[Source data]
★ ★ ★
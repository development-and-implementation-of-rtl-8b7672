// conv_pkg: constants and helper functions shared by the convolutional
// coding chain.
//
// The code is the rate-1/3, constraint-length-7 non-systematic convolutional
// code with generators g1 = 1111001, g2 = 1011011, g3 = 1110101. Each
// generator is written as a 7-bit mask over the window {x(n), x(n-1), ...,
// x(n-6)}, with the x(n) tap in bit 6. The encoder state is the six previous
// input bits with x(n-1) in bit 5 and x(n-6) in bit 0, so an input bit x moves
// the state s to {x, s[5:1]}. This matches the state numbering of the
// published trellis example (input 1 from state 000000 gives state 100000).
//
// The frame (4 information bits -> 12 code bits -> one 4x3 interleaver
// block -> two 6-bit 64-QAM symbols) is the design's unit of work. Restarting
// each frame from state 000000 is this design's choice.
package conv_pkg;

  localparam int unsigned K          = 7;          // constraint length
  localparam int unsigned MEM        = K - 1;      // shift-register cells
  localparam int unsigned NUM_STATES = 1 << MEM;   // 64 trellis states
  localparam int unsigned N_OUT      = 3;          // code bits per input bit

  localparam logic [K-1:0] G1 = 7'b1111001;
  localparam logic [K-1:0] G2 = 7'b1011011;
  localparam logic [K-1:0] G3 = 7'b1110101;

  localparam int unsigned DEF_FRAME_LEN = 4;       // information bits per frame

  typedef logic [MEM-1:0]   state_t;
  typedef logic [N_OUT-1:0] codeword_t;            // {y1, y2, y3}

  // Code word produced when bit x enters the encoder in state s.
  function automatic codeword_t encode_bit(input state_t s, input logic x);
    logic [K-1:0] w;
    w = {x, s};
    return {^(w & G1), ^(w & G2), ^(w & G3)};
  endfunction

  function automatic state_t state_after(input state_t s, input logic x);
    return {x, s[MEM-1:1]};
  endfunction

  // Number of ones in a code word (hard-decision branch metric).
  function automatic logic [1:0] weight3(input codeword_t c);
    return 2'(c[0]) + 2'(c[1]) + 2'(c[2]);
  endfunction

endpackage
★ ★ ★
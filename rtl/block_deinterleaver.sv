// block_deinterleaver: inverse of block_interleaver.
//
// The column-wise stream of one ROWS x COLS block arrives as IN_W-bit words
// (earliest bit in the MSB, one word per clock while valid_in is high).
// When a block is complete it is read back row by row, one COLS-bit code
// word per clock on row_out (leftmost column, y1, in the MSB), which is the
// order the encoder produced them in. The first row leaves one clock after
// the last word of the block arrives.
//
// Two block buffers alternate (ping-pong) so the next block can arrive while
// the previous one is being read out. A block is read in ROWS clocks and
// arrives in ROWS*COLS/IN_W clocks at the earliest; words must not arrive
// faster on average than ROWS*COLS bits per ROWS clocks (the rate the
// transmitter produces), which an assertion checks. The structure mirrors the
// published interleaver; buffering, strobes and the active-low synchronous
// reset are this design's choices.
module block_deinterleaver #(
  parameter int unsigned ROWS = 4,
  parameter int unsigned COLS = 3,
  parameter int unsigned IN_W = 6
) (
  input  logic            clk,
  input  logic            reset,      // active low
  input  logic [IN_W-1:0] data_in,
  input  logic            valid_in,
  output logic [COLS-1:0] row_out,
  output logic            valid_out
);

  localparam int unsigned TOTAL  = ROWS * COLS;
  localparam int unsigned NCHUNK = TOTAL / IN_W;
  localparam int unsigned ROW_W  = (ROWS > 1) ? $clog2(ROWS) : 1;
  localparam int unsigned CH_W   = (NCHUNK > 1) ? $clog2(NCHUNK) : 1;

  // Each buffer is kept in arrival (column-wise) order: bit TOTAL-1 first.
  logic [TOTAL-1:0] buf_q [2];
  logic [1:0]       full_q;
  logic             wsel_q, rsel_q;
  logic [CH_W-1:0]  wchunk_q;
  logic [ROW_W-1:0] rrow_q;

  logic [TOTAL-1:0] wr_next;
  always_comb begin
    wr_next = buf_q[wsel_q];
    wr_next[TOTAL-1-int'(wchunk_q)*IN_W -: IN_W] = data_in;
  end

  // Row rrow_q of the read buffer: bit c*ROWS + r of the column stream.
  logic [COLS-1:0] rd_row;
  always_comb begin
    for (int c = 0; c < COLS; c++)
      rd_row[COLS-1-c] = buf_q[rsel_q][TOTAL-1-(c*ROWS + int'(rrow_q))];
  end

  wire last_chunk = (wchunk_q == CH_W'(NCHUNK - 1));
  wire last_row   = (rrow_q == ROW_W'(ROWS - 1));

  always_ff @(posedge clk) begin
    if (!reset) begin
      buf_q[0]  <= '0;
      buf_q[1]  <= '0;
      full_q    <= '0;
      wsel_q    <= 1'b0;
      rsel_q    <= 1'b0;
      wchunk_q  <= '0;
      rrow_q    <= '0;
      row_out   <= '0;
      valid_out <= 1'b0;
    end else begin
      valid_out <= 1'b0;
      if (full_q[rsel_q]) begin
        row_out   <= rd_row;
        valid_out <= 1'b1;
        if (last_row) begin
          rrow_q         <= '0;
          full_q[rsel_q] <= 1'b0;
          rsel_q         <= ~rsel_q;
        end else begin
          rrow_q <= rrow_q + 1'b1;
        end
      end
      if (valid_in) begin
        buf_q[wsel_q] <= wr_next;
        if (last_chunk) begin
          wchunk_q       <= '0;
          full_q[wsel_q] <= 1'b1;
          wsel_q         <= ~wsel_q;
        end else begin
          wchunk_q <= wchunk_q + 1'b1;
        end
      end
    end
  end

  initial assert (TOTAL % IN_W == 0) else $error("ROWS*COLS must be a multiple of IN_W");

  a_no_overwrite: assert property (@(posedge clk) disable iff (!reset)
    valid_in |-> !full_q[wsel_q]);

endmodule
★ ★ ★
● **TASK TO COMPLETE**: Each line with the word "published" in the records above belongs in the result; copy all of them.

● **OUTPUT OF THE TASK**:
// published trellis example (input 1 from state 000000 gives state 100000).
// published interleaver; buffering, strobes and the active-low synchronous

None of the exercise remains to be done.